** WHAT YOU HAVE TO DO **
Pick each line containing the word "holds" out of the data below.

** DATASET RECORDS **
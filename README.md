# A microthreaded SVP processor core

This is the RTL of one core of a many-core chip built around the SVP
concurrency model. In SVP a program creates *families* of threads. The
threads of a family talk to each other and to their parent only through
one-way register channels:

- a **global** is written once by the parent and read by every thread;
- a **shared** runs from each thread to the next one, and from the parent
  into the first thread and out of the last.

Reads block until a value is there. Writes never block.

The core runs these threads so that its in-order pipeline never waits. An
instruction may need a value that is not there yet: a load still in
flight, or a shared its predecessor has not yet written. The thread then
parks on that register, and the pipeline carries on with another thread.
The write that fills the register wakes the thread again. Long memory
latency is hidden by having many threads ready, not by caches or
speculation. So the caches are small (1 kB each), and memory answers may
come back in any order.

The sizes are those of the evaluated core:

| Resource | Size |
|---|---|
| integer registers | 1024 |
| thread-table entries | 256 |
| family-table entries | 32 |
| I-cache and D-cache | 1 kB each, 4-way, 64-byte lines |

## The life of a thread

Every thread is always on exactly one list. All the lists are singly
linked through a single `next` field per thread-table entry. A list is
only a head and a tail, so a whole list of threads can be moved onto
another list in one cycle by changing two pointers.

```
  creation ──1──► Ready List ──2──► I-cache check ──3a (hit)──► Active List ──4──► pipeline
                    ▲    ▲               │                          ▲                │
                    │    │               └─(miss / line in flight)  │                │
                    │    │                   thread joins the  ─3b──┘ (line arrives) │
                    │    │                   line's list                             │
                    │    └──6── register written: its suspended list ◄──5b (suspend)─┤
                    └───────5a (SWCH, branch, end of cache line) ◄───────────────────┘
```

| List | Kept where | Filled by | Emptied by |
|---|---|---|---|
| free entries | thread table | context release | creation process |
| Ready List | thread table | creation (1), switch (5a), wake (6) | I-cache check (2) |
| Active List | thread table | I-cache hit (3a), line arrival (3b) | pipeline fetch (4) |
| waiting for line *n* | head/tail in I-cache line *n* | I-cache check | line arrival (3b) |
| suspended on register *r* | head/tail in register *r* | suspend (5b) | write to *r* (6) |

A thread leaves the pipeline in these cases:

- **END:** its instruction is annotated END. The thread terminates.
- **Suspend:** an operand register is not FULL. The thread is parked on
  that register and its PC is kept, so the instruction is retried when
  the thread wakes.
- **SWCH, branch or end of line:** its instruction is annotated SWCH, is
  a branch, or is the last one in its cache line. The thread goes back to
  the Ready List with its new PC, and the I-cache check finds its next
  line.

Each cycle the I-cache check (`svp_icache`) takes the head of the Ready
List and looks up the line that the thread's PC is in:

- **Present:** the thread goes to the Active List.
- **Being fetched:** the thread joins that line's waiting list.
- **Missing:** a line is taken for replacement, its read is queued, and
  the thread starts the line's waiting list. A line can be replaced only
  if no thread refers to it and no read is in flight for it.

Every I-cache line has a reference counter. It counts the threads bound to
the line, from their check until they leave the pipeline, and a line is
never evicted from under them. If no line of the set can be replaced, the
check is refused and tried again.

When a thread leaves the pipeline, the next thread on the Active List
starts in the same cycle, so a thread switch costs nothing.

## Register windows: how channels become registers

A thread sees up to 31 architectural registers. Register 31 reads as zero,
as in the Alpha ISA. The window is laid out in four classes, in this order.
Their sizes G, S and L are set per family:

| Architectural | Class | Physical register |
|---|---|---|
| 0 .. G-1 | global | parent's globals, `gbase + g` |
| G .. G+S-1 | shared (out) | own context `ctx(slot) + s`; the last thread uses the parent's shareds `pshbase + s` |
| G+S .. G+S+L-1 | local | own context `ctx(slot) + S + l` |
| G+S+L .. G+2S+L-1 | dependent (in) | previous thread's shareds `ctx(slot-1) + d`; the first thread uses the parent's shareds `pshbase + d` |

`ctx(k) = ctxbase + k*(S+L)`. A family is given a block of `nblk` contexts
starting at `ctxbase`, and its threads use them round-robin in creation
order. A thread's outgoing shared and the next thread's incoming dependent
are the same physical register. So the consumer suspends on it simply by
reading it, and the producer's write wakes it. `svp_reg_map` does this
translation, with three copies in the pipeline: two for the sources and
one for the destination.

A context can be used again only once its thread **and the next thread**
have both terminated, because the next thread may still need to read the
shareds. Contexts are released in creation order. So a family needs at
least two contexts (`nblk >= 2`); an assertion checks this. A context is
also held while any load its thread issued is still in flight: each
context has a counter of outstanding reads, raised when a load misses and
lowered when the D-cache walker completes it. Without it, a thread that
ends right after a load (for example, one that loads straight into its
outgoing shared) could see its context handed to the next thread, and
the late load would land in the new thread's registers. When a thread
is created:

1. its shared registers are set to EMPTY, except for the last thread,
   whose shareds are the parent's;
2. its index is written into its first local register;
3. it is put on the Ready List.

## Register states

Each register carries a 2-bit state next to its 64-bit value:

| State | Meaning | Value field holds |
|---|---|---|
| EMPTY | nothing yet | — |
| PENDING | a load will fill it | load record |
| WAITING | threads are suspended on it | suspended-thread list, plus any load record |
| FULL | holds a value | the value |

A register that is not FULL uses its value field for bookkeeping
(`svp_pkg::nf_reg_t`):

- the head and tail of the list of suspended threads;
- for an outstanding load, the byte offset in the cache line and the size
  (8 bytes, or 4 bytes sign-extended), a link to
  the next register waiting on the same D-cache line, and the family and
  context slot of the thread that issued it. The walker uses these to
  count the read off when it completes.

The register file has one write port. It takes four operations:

--

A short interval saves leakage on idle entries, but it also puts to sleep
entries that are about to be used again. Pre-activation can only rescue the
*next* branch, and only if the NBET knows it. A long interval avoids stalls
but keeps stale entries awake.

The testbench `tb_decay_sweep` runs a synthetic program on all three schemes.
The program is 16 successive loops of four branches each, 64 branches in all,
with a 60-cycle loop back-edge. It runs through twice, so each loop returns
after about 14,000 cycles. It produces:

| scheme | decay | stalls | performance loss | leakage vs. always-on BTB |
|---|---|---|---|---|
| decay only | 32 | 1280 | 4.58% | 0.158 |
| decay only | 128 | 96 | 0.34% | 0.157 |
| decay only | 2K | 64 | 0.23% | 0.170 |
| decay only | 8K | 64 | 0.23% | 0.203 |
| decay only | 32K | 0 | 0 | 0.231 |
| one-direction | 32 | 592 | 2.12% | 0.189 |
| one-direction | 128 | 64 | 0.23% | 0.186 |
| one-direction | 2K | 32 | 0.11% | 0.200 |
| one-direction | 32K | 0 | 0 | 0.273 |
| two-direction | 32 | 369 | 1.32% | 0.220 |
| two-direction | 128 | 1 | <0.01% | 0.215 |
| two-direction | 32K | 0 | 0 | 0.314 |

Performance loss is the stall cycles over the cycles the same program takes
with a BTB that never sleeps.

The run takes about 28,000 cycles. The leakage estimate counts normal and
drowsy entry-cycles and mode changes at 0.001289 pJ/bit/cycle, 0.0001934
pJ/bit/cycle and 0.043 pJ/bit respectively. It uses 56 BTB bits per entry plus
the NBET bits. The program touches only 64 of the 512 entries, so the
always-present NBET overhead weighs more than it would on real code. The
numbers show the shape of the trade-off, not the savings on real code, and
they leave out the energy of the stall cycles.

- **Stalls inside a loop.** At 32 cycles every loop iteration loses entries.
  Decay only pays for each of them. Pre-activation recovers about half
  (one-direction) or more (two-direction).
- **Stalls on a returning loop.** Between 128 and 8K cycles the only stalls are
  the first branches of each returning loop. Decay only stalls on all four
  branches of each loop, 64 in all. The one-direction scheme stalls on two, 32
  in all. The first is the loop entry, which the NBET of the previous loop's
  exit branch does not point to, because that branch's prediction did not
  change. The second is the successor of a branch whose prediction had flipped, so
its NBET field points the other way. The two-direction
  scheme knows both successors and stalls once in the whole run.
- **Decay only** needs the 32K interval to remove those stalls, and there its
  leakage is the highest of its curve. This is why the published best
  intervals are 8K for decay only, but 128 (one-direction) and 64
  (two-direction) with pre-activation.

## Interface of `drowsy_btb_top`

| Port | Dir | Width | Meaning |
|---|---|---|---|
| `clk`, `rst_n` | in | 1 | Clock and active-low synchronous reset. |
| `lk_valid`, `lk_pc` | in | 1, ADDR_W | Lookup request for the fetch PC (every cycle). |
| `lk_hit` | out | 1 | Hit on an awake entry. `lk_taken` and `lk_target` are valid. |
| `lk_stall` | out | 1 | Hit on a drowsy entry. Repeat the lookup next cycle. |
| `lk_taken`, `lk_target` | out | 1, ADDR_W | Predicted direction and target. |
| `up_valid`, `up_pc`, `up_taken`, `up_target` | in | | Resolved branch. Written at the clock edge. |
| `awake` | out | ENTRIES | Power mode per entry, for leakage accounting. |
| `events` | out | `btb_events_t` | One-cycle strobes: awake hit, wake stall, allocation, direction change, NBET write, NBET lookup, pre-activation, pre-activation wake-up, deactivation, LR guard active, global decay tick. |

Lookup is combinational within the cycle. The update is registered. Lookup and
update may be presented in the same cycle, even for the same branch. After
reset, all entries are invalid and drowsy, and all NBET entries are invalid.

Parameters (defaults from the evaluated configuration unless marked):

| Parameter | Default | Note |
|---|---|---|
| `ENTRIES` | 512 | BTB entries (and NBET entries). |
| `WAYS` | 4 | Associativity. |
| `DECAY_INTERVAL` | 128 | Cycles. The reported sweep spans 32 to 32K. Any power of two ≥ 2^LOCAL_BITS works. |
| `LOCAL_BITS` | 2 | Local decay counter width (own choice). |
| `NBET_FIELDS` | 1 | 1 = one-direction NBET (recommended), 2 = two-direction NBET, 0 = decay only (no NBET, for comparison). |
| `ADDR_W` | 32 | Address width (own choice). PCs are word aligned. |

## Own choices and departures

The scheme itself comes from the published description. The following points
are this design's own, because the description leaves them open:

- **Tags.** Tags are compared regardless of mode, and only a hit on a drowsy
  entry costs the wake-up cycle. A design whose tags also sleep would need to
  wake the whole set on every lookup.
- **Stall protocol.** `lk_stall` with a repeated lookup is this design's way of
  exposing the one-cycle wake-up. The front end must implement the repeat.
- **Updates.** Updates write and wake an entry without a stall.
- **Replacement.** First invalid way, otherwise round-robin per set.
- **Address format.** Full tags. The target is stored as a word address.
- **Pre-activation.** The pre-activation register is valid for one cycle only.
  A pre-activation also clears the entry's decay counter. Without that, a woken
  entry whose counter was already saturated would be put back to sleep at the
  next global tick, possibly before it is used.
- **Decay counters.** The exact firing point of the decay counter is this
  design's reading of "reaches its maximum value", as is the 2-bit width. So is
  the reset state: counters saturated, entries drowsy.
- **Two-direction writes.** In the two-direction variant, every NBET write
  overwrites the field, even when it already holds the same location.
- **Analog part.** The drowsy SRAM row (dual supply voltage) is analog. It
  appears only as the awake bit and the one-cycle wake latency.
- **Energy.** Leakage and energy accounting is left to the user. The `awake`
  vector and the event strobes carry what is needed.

** YOUR SOLUTION **
| State | Meaning | Value field holds |
| FULL | holds a value | the value |
  overwrites the field, even when it already holds the same location.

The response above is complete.